Only 13% of classic games from 1960–2009 are still available. Some, like Jewish educational games by Yaakov Kirschen, who died on April 14 at 87, were almost lost forever.

Journalist Josh Renaud @kirkman explains why preserving niche software matters in the latest essay from the Vanishing Culture report.
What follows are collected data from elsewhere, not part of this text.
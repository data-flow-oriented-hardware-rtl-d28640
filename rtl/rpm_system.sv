// rpm_system: the residue polynomial multiplier behind its AXI4-Stream
// wrapper, as integrated on the accelerator board: the host interface
// (PCIe endpoint, DMA engines, parameter stream) is outside and connects to
// the four streams below.
//   s_ds : one channel record per product {psi^w..psi^1, n^-1, v, q}
//   s_a  : A, w coefficients per beat, n/w beats per product
//   s_b  : B, likewise
//   m_c  : C = A*B mod (X^n + 1, q), w coefficients per beat, tlast on the
//          last beat of a product
// Products are accepted at up to one every n/w cycles; results come back in
// order. See wrap_axi for the flow control and rpm_top for the datapath.
module rpm_system
  import rpm_pkg::*;
#(
  parameter int unsigned N  = DEF_N,
  parameter int unsigned W  = DEF_W,
  parameter int unsigned QW = DEF_QW
) (
  input  logic                 clk,
  input  logic                 rst,
  input  logic [(W+3)*QW:0]    s_ds_tdata,
  input  logic                 s_ds_tvalid,
  output logic                 s_ds_tready,
  input  logic [W*QW-1:0]      s_a_tdata,
  input  logic                 s_a_tvalid,
  output logic                 s_a_tready,
  input  logic [W*QW-1:0]      s_b_tdata,
  input  logic                 s_b_tvalid,
  output logic                 s_b_tready,
  output logic [W*QW-1:0]      m_c_tdata,
  output logic                 m_c_tvalid,
  input  logic                 m_c_tready,
  output logic                 m_c_tlast
);
  logic          rpm_next, rpm_next_out;
  logic [QW-1:0] rpm_a [W], rpm_b [W], rpm_seed [W], rpm_c [W];
  logic [QW-1:0] rpm_q, rpm_ninv;
  logic [QW:0]   rpm_v;

  wrap_axi #(.N(N), .W(W), .QW(QW)) u_wrap (
    .clk, .rst,
    .s_ds_tdata, .s_ds_tvalid, .s_ds_tready,
    .s_a_tdata, .s_a_tvalid, .s_a_tready,
    .s_b_tdata, .s_b_tvalid, .s_b_tready,
    .m_c_tdata, .m_c_tvalid, .m_c_tready, .m_c_tlast,
    .rpm_next, .rpm_a, .rpm_b, .rpm_q, .rpm_v, .rpm_ninv, .rpm_seed,
    .rpm_next_out, .rpm_c);

  rpm_top #(.N(N), .W(W), .QW(QW)) u_rpm (
    .clk, .rst, .next_in(rpm_next), .a(rpm_a), .b(rpm_b), .q(rpm_q), .v(rpm_v),
    .ninv(rpm_ninv), .seed(rpm_seed), .next_out(rpm_next_out), .c(rpm_c));
endmodule
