// tb_rpm_system: end-to-end test of the multiplier behind its AXI4-Stream
// wrapper. A host model pushes channel records and the A/B polynomials of
// NP products over three streams with random valid gaps, cycling over three
// primes, and drains the result stream with a random ready. Every result is
// compared with a direct negacyclic convolution mod q, with tlast on the
// last beat of each product. The testbench counts how often each mechanism
// occurred, and a mechanism that never occurred is a failure:
//   launches while earlier products are still in the pipeline, channel
//   switches between consecutive products, launches held back by the
//   output-FIFO reservation, launches waiting for input data, output beats
//   held by the consumer (tvalid && !tready), full input FIFOs (tready low).
// With N = 4096 (the default size) the same body serves as the full-size run.
module tb_rpm_system;
  import tb_util_pkg::*;
  localparam int N = 64, W = 2, QW = 30, NP = 16, T = N / W;
  localparam int DSW = (W + 3) * QW + 1;
  localparam bit SYS_DEFAULT = 0;
  localparam int WATCHDOG = 20000;
  logic clk = 0, rst = 1;
  logic [DSW-1:0]  s_ds_tdata;
  logic            s_ds_tvalid, s_ds_tready;
  logic [W*QW-1:0] s_a_tdata, s_b_tdata, m_c_tdata;
  logic            s_a_tvalid, s_a_tready, s_b_tvalid, s_b_tready;
  logic            m_c_tvalid, m_c_tready, m_c_tlast;
  int checks = 0, failures = 0, cyc = 0;
  longint unsigned qs [NP], ps [NP];
  longint unsigned as [NP][N], bs [NP][N];
  int n_overlap = 0, n_switch = 0, n_credit = 0, n_starve = 0, n_bp = 0, n_full = 0;
  int launches = 0, returned = 0;
  bit slow_out = 0;

  rpm_system #(.N(N), .W(W), .QW(QW)) dut (.clk, .rst, .s_ds_tdata, .s_ds_tvalid, .s_ds_tready,
    .s_a_tdata, .s_a_tvalid, .s_a_tready, .s_b_tdata, .s_b_tvalid, .s_b_tready,
    .m_c_tdata, .m_c_tvalid, .m_c_tready, .m_c_tlast);

  always #5 clk = ~clk;
  always @(posedge clk) cyc <= cyc + 1;

  // mechanism monitors
  always @(posedge clk) if (!rst) begin
    automatic logic l, busy, full_inputs;
    l           = dut.u_wrap.launch;
    busy        = dut.u_wrap.busy;
    full_inputs = dut.u_wrap.ds_cnt != 0 && int'(dut.u_wrap.a_cnt) >= T &&
                  int'(dut.u_wrap.b_cnt) >= T;
    if (l && launches > returned) n_overlap++;
    if (l) launches++;
    if (!busy && full_inputs && !l) n_credit++;
    if (!busy && !full_inputs && launches < NP) n_starve++;
    if (m_c_tvalid && !m_c_tready) n_bp++;
    if (s_a_tvalid && !s_a_tready) n_full++;
    if (dut.rpm_next_out) returned++;
  end

  function automatic longint unsigned negacyclic(int p, int m);
    longint unsigned e = 0;
    for (int i = 0; i < N; i++) begin
      int j = (m - i + N) % N;
      if (i <= m) e = (e + mulm(as[p][i], bs[p][j], qs[p])) % qs[p];
      else        e = (e + qs[p] - mulm(as[p][i], bs[p][j], qs[p])) % qs[p];
    end
    return e;
  endfunction

  initial begin
    for (int p = 0; p < NP; p++) begin
      qs[p] = find_prime(QW, N, p % 3);
      ps[p] = find_psi(qs[p], N);
      for (int j = 0; j < N; j++) begin
        as[p][j] = $urandom % qs[p];
        bs[p][j] = $urandom % qs[p];
      end
      if (p > 0 && qs[p] != qs[p-1]) n_switch++;
    end
    s_ds_tvalid = 0; s_a_tvalid = 0; s_b_tvalid = 0;
    repeat (3) @(negedge clk);
    rst = 0;
  end

  // parameter stream
  initial begin
    wait (!rst);
    for (int p = 0; p < NP; p++) begin
      @(negedge clk);
      s_ds_tvalid = 1;
      s_ds_tdata = '0;
      s_ds_tdata[QW-1:0]       = QW'(qs[p]);
      s_ds_tdata[2*QW:QW]      = (QW+1)'(barrett_v(qs[p], QW));
      s_ds_tdata[3*QW:2*QW+1]  = QW'(powm(N, qs[p] - 2, qs[p]));
      for (int k = 0; k < W; k++) s_ds_tdata[(3 + k) * QW + 1 +: QW] = QW'(powm(ps[p], k + 1, qs[p]));
      @(posedge clk); while (!s_ds_tready) @(posedge clk);
      @(negedge clk) s_ds_tvalid = 0;
    end
  end

  // operand streams: A with occasional gaps, B at full rate
  initial begin
    wait (!rst);
    @(negedge clk);
    for (int p = 0; p < NP; p++)
      for (int cc = 0; cc < T; cc++) begin
        while (p >= 4 && p < 6 && $urandom % 4 == 0) begin
          s_a_tvalid = 0; @(negedge clk);
        end
        s_a_tvalid = 1;
        for (int k = 0; k < W; k++) s_a_tdata[k*QW +: QW] = QW'(as[p][cc * W + k]);
        @(posedge clk); while (!s_a_tready) @(posedge clk);
        @(negedge clk);
      end
    s_a_tvalid = 0;
  end
  initial begin
    wait (!rst);
    @(negedge clk);
    for (int p = 0; p < NP; p++)
      for (int cc = 0; cc < T; cc++) begin
        s_b_tvalid = 1;
        for (int k = 0; k < W; k++) s_b_tdata[k*QW +: QW] = QW'(bs[p][cc * W + k]);
        @(posedge clk); while (!s_b_tready) @(posedge clk);
        @(negedge clk);
      end
    s_b_tvalid = 0;
  end

  // result consumer: stalls during products 2..5, then drains at full rate
  always @(negedge clk) m_c_tready <= slow_out ? ($urandom % 8 == 0) : 1'b1;

  initial begin
    m_c_tready = 1;
    wait (!rst);
    for (int p = 0; p < NP; p++) begin
      slow_out = (p >= 2 && p < 6);
      for (int m = 0; m < N; m += W) begin
        @(posedge clk); while (!(m_c_tvalid && m_c_tready)) @(posedge clk);
        for (int k = 0; k < W; k++) begin
          longint unsigned e;
          e = negacyclic(p, m + k);
          checks++;
          if (m_c_tdata[k*QW +: QW] != QW'(e)) begin
            failures++;
            if (failures < 10) $display("FAIL product %0d c[%0d] got %0d exp %0d", p, m + k,
                                        m_c_tdata[k*QW +: QW], e);
          end
        end
        checks++;
        if (m_c_tlast != (m + W == N)) failures++;
      end
    end
    $display("mechanisms: launches in flight %0d, channel switches %0d, reservation holds %0d, input waits %0d, output stalls %0d, input full %0d",
             n_overlap, n_switch, n_credit, n_starve, n_bp, n_full);
    checks++;
    if (NP > 1 && (n_overlap == 0 || n_switch == 0)) failures++;
    if (!SYS_DEFAULT && (n_credit == 0 || n_starve == 0 || n_bp == 0 || n_full == 0)) failures++;
    $display("TB_RESULT checks=%0d failures=%0d", checks, failures);
    $finish;
  end

  initial begin
    repeat (WATCHDOG) @(posedge clk);
    failures++;
    $display("TB_RESULT checks=%0d failures=%0d", checks, failures);
    $finish;
  end
endmodule
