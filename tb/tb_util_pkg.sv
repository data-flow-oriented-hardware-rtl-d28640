// tb_util_pkg: reference arithmetic for the testbenches, written
// independently of the RTL: modular arithmetic on 64-bit integers, search of
// NTT-friendly primes q = 1 mod 2n with 2^(QW-1) < q < 2^QW, primitive 2n-th
// roots of unity, and a direct O(n^2) negacyclic product.
package tb_util_pkg;

  function automatic longint unsigned mulm(longint unsigned a, longint unsigned b,
                                           longint unsigned q);
    return (a * b) % q;   // operands below 2^31: product fits in 64 bits
  endfunction

  function automatic longint unsigned powm(longint unsigned a, longint unsigned e,
                                           longint unsigned q);
    longint unsigned r;
    r = 1;
    a = a % q;
    while (e != 0) begin
      if (e[0]) r = mulm(r, a, q);
      a = mulm(a, a, q);
      e = e >> 1;
    end
    return r;
  endfunction

  function automatic bit is_prime(longint unsigned x);
    if (x < 2) return 0;
    for (longint unsigned d = 2; d * d <= x; d++) if (x % d == 0) return 0;
    return 1;
  endfunction

  // idx-th prime (idx = 0, 1, ...) counting down from 2^qw with q = 1 mod 2n.
  function automatic longint unsigned find_prime(int qw, int n, int idx);
    longint unsigned q;
    int found;
    found = 0;
    q = ((longint'(1) << qw) - 1) / (2 * n) * (2 * n) + 1;
    while (q > (longint'(1) << (qw - 1))) begin
      if (is_prime(q)) begin
        if (found == idx) return q;
        found++;
      end
      q -= 2 * n;
    end
    return 0;
  endfunction

  // A primitive 2n-th root of unity: g^((q-1)/2n) whose n-th power is -1.
  function automatic longint unsigned find_psi(longint unsigned q, int n);
    longint unsigned x;
    for (longint unsigned g = 2; g < q; g++) begin
      x = powm(g, (q - 1) / (2 * n), q);
      if (powm(x, n, q) == q - 1) return x;
    end
    return 0;
  endfunction

  function automatic longint unsigned barrett_v(longint unsigned q, int qw);
    // floor(2^(2qw) / q) without 128-bit arithmetic: long division
    longint unsigned r, v;
    r = 1;
    v = 0;
    for (int i = 0; i < 2 * qw; i++) begin
      r = r << 1;
      v = v << 1;
      if (r >= q) begin
        r -= q;
        v |= 1;
      end
    end
    // the leading 1 of 2^(2qw) is consumed at the first step
    return v;
  endfunction

endpackage
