```
                 From OS / task scheduler: task ID, switch request
                               |
   +---------------------------v----------------------------------------------+
   | plic                                                                     |
   |  plic_task_state_table  task ID -> partition ID, saved L-PC/loop state   |
   |        | partition descriptor (table bases and sizes)                    |
   |  plic_index_table       128 x (branch flag + 64-bit instruction)         |
   |  plic_branch_target_table 32 x (branch L-PC, target L-PC)                |
   |  plic_branch_addr_logic base addr, mem-target addr, subtractor           |
   |  plic_local_pc          L-PC register, +1 adder, next-L-PC multiplexer    |
   |  plic_controller        NONLOOP / FIRST / FOLLOW, IF stall, table loads  |
   |  ID multiplexer:        IF instruction  or  index table line  -> ID      |
   +--------------------------------------------------------------------------+

   plic_platform (top)
     task_scheduler --- core_en[4:0], cs_req/cs_task ---> plic, switch_fabric
     switch_fabric:  running core  <-> plic
                     running core   -> icache (fetch, gated by IF stall)
                     icache         -> task memory named by the address
     icache: 8 KB, 2-way, 32-byte lines, 1-cycle hit
     cores P0..P4 and memories M0..M4: outside the RTL, on the top's ports
```

| File | What it is |
|---|---|
| `rtl/plic_pkg.sv` | sizes, `loop_op_e`, `plic_mode_e`, partition and interface structs |
| `rtl/plic.sv` | the PLIC: the six parts below plus the ID multiplexer |
| `rtl/plic_controller.sv` | loop state machine and context-switch save/restore |
| `rtl/plic_task_state_table.sv` | task state table (TST) and partition descriptors |
| `rtl/plic_index_table.sv` | PLIC index table (PIT), tagless, one instruction per line |
| `rtl/plic_branch_target_table.sv` | PLIC branch target table (PBTT), associative within a partition |
| `rtl/plic_branch_addr_logic.sv` | turns absolute branch targets into local PCs |
| `rtl/plic_local_pc.sv` | local PC (L-PC) register and next-value multiplexer |
| `rtl/icache.sv` | shared L1 I-cache |
| `rtl/task_scheduler.sv` | round-robin scheduler, one core enabled at a time |
| `rtl/switch_fabric.sv` | the three scheduler-controlled switches of the platform |
| `rtl/plic_platform.sv` | top level |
🔗 Read the full essay: https://blog.archive.org/2025/05/07/vanishing-culture-recovering-lost-software/

Vanishing Culture: Recovering Lost Software | Internet Archive Blogs

@internetarchive @kirkman piracy is preservation 🏴‍☠️

@internetarchive I feel we're too focused on the "commercially" part of that quote, at the detriment of the "available" part.

@kirkman

@internetarchive @kirkman
Of course they've been allowed to disappear. They don't advance the subtle training that will allow young people to normalize killing other humans as the sole solution to everything combative.
@internetarchive @kirkman Yeah, they'd delete the source of my joy, apart from God.
@internetarchive @kirkman Reminds me I was looking for a really good PC enigma game from the 90's called "The 7th guest". Really enjoyed it, both gameplay and storytelling were great, from what I remember...
Edit: and also "The Pandora Directive". That game was huge: 7 CDROMs! Switching CDs over and over was quite cumbersome, but worth it. And I never managed to finish it: got stuck in a room with something chasing after me in an air-duct, never figured how to get out of said room.